Warga berkumpul setelah insiden ujaran kebencian untuk meningkatkan pemahaman dan komitmen terhadap masa depan yang lebih cerah dan inklusif.
Menyusul insiden ujaran kebencian yang dilaporkan di Saline Hugh School pada 14 SeptemberkamuPada hari Kamis, 20 September, warga Saltwater berkumpul untuk rapat umum bertajuk “Membangun Jembatan untuk Masa Depan yang Lebih Cerah” yang bertujuan untuk mempromosikan empati, keberagaman, dan inklusi.
Acara yang diadakan di ujung selatan Henne Field ini menarik beragam warga, pemuka agama dan pemimpin setempat, termasuk Walikota Brian Marl, Kepala Polisi Marlene Radzik, Wakil Manajer Kota El Cole, dan Manajer Jalan Utama Saline Mary Detling. Para pembicara berbagi kisah pribadi, merefleksikan pengalaman mereka, dan berkomitmen untuk membangun komunitas yang lebih inklusif.
Demonstrasi ini dipicu oleh seorang anggota komunitas, yang berbicara terus terang tentang tantangan dalam membesarkan anak-anaknya di Washington, D.C., di tengah bias rasial dan tekanan masyarakat. Ia menceritakan bagaimana masa kecilnya, meskipun serupa dengan orang lain di masyarakat, sangat kontras dengan pengalaman anak-anaknya, yang menghadapi lebih banyak diskriminasi dibandingkan saat ia tumbuh dewasa.
Anggota dewan Nicole Rice menyampaikan sentimen yang sama dari pembicara dalam pidatonya, mengakui hak istimewa yang didapat dari peran komunitas tertentu dan pentingnya mendengarkan pengalaman orang lain.
“Meskipun saya tidak pernah dihentikan karena warna kulit saya, saya percaya mereka yang pernah menghentikannya, dan saya ingin melakukan apa pun yang saya bisa untuk mengubah pengalaman itu bagi orang lain,” katanya. Pesannya tentang mendengarkan, belajar dan berbicara menentang ketidakadilan disambut dengan tepuk tangan dari para hadirin.
Pendeta Kimberly Seacrest Ashby dari First Presbyterian Church memimpin momen refleksi dan doa, menekankan rasa kemanusiaan umum dari semua yang hadir. Ia menyoroti pentingnya bersatu, apapun keyakinan agamanya, untuk mencapai tujuan bersama: membangun masyarakat yang lebih berbelas kasih dan inklusif.

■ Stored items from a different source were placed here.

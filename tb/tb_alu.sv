// tb_alu: checks every opcode's result against arithmetic written out in
// the testbench, that the result is taken only on the aclk strobe, and the
// zero flag.
module tb_alu;
  import risc8_pkg::*;
  logic clk = 0, rst, aclk, zr;
  word_t acout, mdat, alout, exp_q;
  opcode_e opcod;
  int checks = 0, failures = 0;

  alu dut (.*);

  always #5 clk = ~clk;

  initial begin
    repeat (5000) @(posedge clk);
    failures++;
    $display("TB_RESULT checks=%0d failures=%0d", checks, failures);
    $finish;
  end

  function automatic word_t model(logic [2:0] op, word_t a, word_t m);
    case (op)
      3'b010:  return word_t'((int'(a) + int'(m)) % 256);
      3'b011:  return a & m;
      3'b100:  return a ^ m;
      3'b101:  return m;
      default: return a;
    endcase
  endfunction

  initial begin
    rst = 0; aclk = 1; acout = 8'h12; mdat = 8'h34; opcod = OP_ADD;
    @(posedge clk); #1;
    checks++; if (alout !== 0) begin failures++; $display("reset failed"); end
    rst = 1; exp_q = 0;
    // fixed corner cases, then random
    for (int i = 0; i < 1200; i++) begin
      logic [2:0] op;
      op    = (i < 8) ? 3'(i) : 3'($urandom);
      opcod = opcode_e'(op);
      aclk  = (i < 8) ? 1'b1 : 1'($urandom_range(0, 1));
      acout = (i < 8) ? 8'hF0 : ((i % 13 == 0) ? 8'h00 : word_t'($urandom));
      mdat  = (i < 8) ? 8'h3C : word_t'($urandom);
      #1;
      checks++;
      if (zr !== (acout == 0)) begin failures++; $display("zr wrong for acc %h", acout); end
      @(posedge clk);
      if (aclk) exp_q = model(op, acout, mdat);
      #1;
      checks++;
      if (alout !== exp_q) begin
        failures++; $display("op %b a=%h m=%h aclk=%b: alout=%h expected %h", op, acout, mdat, aclk, alout, exp_q);
      end
    end
    // ADD with carry out wraps to 8 bits
    opcode_spot: begin
      opcod = OP_ADD; aclk = 1; acout = 8'hC8; mdat = 8'h64;
      @(posedge clk); #1;
      checks++; if (alout !== 8'h2C) begin failures++; $display("wrap add wrong: %h", alout); end
    end
    $display("TB_RESULT checks=%0d failures=%0d", checks, failures);
    $finish;
  end
endmodule
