// clock_generator: phase sequencer and reset synchroniser of the processor.
//
// A 3-bit phase counter, clocked on the rising edge of clk, steps each
// instruction through the eight phases of risc8_pkg::phase_e. Its inverted
// bits are brought out as clk1 (toggles every cycle), clk2 (every two cycles)
// and fetch (every four cycles; high for the fetch half of the instruction).
// fetch therefore changes together with the rising edge of clk2, as the
// processor's description of this block requires. These are level signals in
// the clk domain, not separate clocks: the rest of the processor samples
// them with clk. Deriving them as a divider chain follows the description;
// the single clock edge, the bit polarities and the binary code are this
// design's choice.
//
// Reset: rstreq (active high) is registered into rst (active low). While rst
// is low the counter is held at phase 0, so the first cycle after rst rises
// is the address-setup phase of the first instruction.
//
// Halt: when the decoder reports a HALT instruction (halt high) in the last
// phase, the counter stops there and halted rises; only rstreq restarts it.
// The halt input and halted output are additions of this design; the
// processor's description only lists HALT as an opcode.
module clock_generator (
  input  logic clk,
  input  logic rstreq,
  input  logic halt,
  output logic clk1,
  output logic clk2,
  output logic fetch,
  output logic rst,
  output logic halted
);
  import risc8_pkg::*;

  logic [2:0] phase;

  always_ff @(posedge clk) begin
    rst <= ~rstreq;
    if (rstreq || !rst) begin
      phase  <= 3'd0;
      halted <= 1'b0;
    end else if (halted) begin
      phase  <= phase;
    end else if (halt && phase == 3'(PH_STORE)) begin
      halted <= 1'b1;
    end else begin
      phase  <= phase + 3'd1;
    end
  end

  assign clk1  = ~phase[0];
  assign clk2  = ~phase[1];
  assign fetch = ~phase[2];

endmodule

Acara tersebut juga diisi dengan pembacaan puisi Amanda Gorman, “We Owe Poem” yang dibawakan di PBB dua tahun lalu. Para peserta didorong untuk berpikir tentang bagaimana mereka dapat berkontribusi untuk menciptakan masa depan di mana perbedaan diterima dan bukannya ditakuti.
Sebagian besar aksi unjuk rasa ini berfokus pada menghilangkan kesalahpahaman budaya. Salah satu pembicara mendesak para hadirin untuk “membalik lensa” dan melihat dunia melalui sudut pandang orang lain, dengan menggunakan contoh-contoh dari kebiasaan dan tradisi global yang berbeda untuk menyoroti betapa berbedanya norma-norma masyarakat. “Apa yang mungkin alami bagi seseorang mungkin benar-benar membingungkan bagi orang lain,” salah satu pembicara menyatakan, menyerukan apresiasi terhadap keberagaman sebagai sebuah kekuatan, bukan sebuah perpecahan.
Dalam seruannya untuk bertindak, pertemuan ini diakhiri dengan komitmen untuk merangkul keberagaman, memastikan kesetaraan, dan mempraktikkan inklusi dalam kehidupan sehari-hari. “Bersama-sama, kita dapat membangun sebuah dunia di mana keberagaman tidak hanya ditoleransi, namun juga dirayakan, dan di mana inklusi menjadi sebuah gaya hidup,” kata salah satu pembicara, merangkum tujuan malam itu.